После такого вопроса уже не удивляет, что из следующего, июньского номера «Звезды» Леноблгорлит снял три стихотворения Мандельштама. Вначале решено было ограничиться снятием одного («К немецкой речи», как «наиболее реакционного по содержанию»), но затем редакция журнала сняла и остальные два стихотворения[29].

В июле и августе Мандельштам работал над корректурой книжного варианта «Путешествия в Армению»: 31 июля датирована уже третья его корректура. Туда же, в «Издательство писателей в Ленинграде», Мандельштам предложил и «Разговор о Данте».

Но книги — ни та, ни другая — ни здесь, ни где-нибудь еще при его жизни не выйдут.

Зато 30 августа вышла разгромная рецензия С. Розенталя на «Путешествие в Армению» — и не где-нибудь, а в «Правде». Вот короткая цитата: «Какой бедный мир, мир маркера и гурмана! Мир, где самое блестящее — фальшивый бриллиант Тэта и где луг похож на биллиардное сукно, а розы — на сливочное мороженое... От образов Мандельштама пахнет старым, прелым, великодержавным шовинистом, который, расточая похвалы Армении, хвалит ее экзотику, ее рабское прошлое, ибо о настоящем не написал ни строки Мандельштам. Можно с брезгливостью пройти мимо острот Мандельштама о Безыменском.  В них неуемная злоба человека, не понимающего пролетарской литературы <...> Старый петербургский поэт-акмеист О. Мандельштам прошел мимо бурно цветущей и радостно строящей социализм Армении».

Статья Розенталя была тем болезненнее для Мандельштама, что была написана хлестко и талантливо.
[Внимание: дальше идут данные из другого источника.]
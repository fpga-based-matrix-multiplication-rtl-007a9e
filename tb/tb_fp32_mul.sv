// Self-checking test of fp32_mul: directed special cases, then random
// operands over the whole exponent range (overflow and underflow included),
// close exponents, raw random bit patterns and products that are exact
// rounding ties, each compared bit for bit
// with the double-precision reference.
module tb_fp32_mul;
  import tb_fp_ref_pkg::*;

  logic [31:0] a, b, y;
  int checks = 0, failures = 0;

  fp32_mul dut (.a(a), .b(b), .y(y));

  task automatic check(logic [31:0] ta, logic [31:0] tb_);
    logic [31:0] exp_y;
    a = ta; b = tb_;
    #1;
    exp_y = ref_mul(ta, tb_);
    checks++;
    if (y !== exp_y) begin
      failures++;
      if (failures < 10) $display("MUL FAIL %h * %h = %h expected %h", ta, tb_, y, exp_y);
    end
  endtask

  initial begin : watchdog
    #10_000_000;
    failures++;
    $display("watchdog expired");
    $display("TB_RESULT checks=%0d failures=%0d", checks, failures);
    $finish;
  end

  initial begin
    check(32'h3F80_0000, 32'h4000_0000);  // 1 * 2
    check(32'h3FC0_0000, 32'h3FC0_0000);  // 1.5 * 1.5
    check(32'hBF80_0000, 32'h3F80_0000);  // -1 * 1
    check(32'h0000_0000, 32'h4000_0000);  // 0 * 2
    check(32'h8000_0000, 32'h4000_0000);  // -0 * 2
    check(32'h0000_0001, 32'h4000_0000);  // subnormal * 2 -> 0
    check(32'h7F80_0000, 32'h0000_0000);  // inf * 0 -> NaN
    check(32'h7F80_0000, 32'hC000_0000);  // inf * -2
    check(32'h7FC0_1234, 32'h3F80_0000);  // NaN
    check(32'h7F00_0000, 32'h7F00_0000);  // overflow
    check(32'h0080_0000, 32'h3F00_0000);  // underflow to zero
    check(32'h3F7F_FFFF, 32'h3F80_0001);  // rounding near 1
    check(32'h3FFF_FFFF, 32'h3FFF_FFFF);  // carry out of rounding
    repeat (20000) check(rand_norm(1, 254), rand_norm(1, 254));
    repeat (20000) check(rand_norm(110, 30), rand_norm(110, 30));
    repeat (5000)  check(rand_norm(60, 10), rand_norm(60, 10));   // near underflow
    repeat (5000)  check(rand_norm(190, 10), rand_norm(190, 10)); // near overflow
    repeat (10000) check($urandom, $urandom);
    repeat (5000)  check(rand_unit(), rand_unit());
    // x * 1.5 and x * 1.25 give exact ties when x's low bits are odd
    repeat (5000)  check(rand_norm(110, 30), {1'($urandom), 8'(120 + $urandom % 14), 23'h40_0000});
    repeat (5000)  check(rand_norm(110, 30), {1'($urandom), 8'(120 + $urandom % 14), 23'h20_0000});
    $display("TB_RESULT checks=%0d failures=%0d", checks, failures);
    $finish;
  end
endmodule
Ее выход застал Мандельштама в Ленинграде, где он гостил в конце августа и начале сентября. У Ахматовой он читал «Разговор о Данте»: среди слушателей, кроме хозяйки, были Жирмунский, Тынянов,  Б. Лившиц и Л. Гинзбург (вероятно, и Пунин).

Вот каким показался тогда поэт тогда Лидии Гинзбург: «Мандельштам невысок, тощий, с узким лбом, небольшим изогнутым носом, с острой нижней частью лица в неряшливой почти седой бородке, со взглядом напряженным и как бы не видящим пустяков. Он говорит, поджимая беззубый рот, певуче, с неожиданной интонационной изысканностью русской речи. Он переполнен ритмами, как переполнен мыслями и прекрасными словами. Читая, он покачивается, шевелит руками; он с наслаждением дышит в такт словам — с физиологичностью корифея, за которым выступает пляшущий хор. Он ходит смешно, с слишком прямой спиной и как бы приподнимаясь на цыпочках. Мандельштам слывет сумасшедшим и действительно кажется сумасшедшим среди людей, привыкших скрывать или подтасовывать свои импульсы. Для него, вероятно, не существует расстояния между импульсом и поступком, — расстояния, которое составляет сущность европейского уклада. <...> Он полон ритмами, мыслями и движущимися словами. Он делает свое дело на ходу, бесстыдный и равнодушный к соглядатаям. Было жутко, как будто подсматриваешь биологически конкретный процесс созидания»[30].

И почему-то он забирает из «Издательства писателей в Ленинграде» — через Варковицкую[31] — рукопись «Разговора...»[32]. Неудача с той же рукописью ждала его и в Госиздате, откуда она «была возвращена ему без единого полемического замечания, но со множеством вопросительных знаков на полях. Если не ошибаюсь, эти пометы были сделаны рукой А. К. Дживелегова[33]» (ГЭ, 44).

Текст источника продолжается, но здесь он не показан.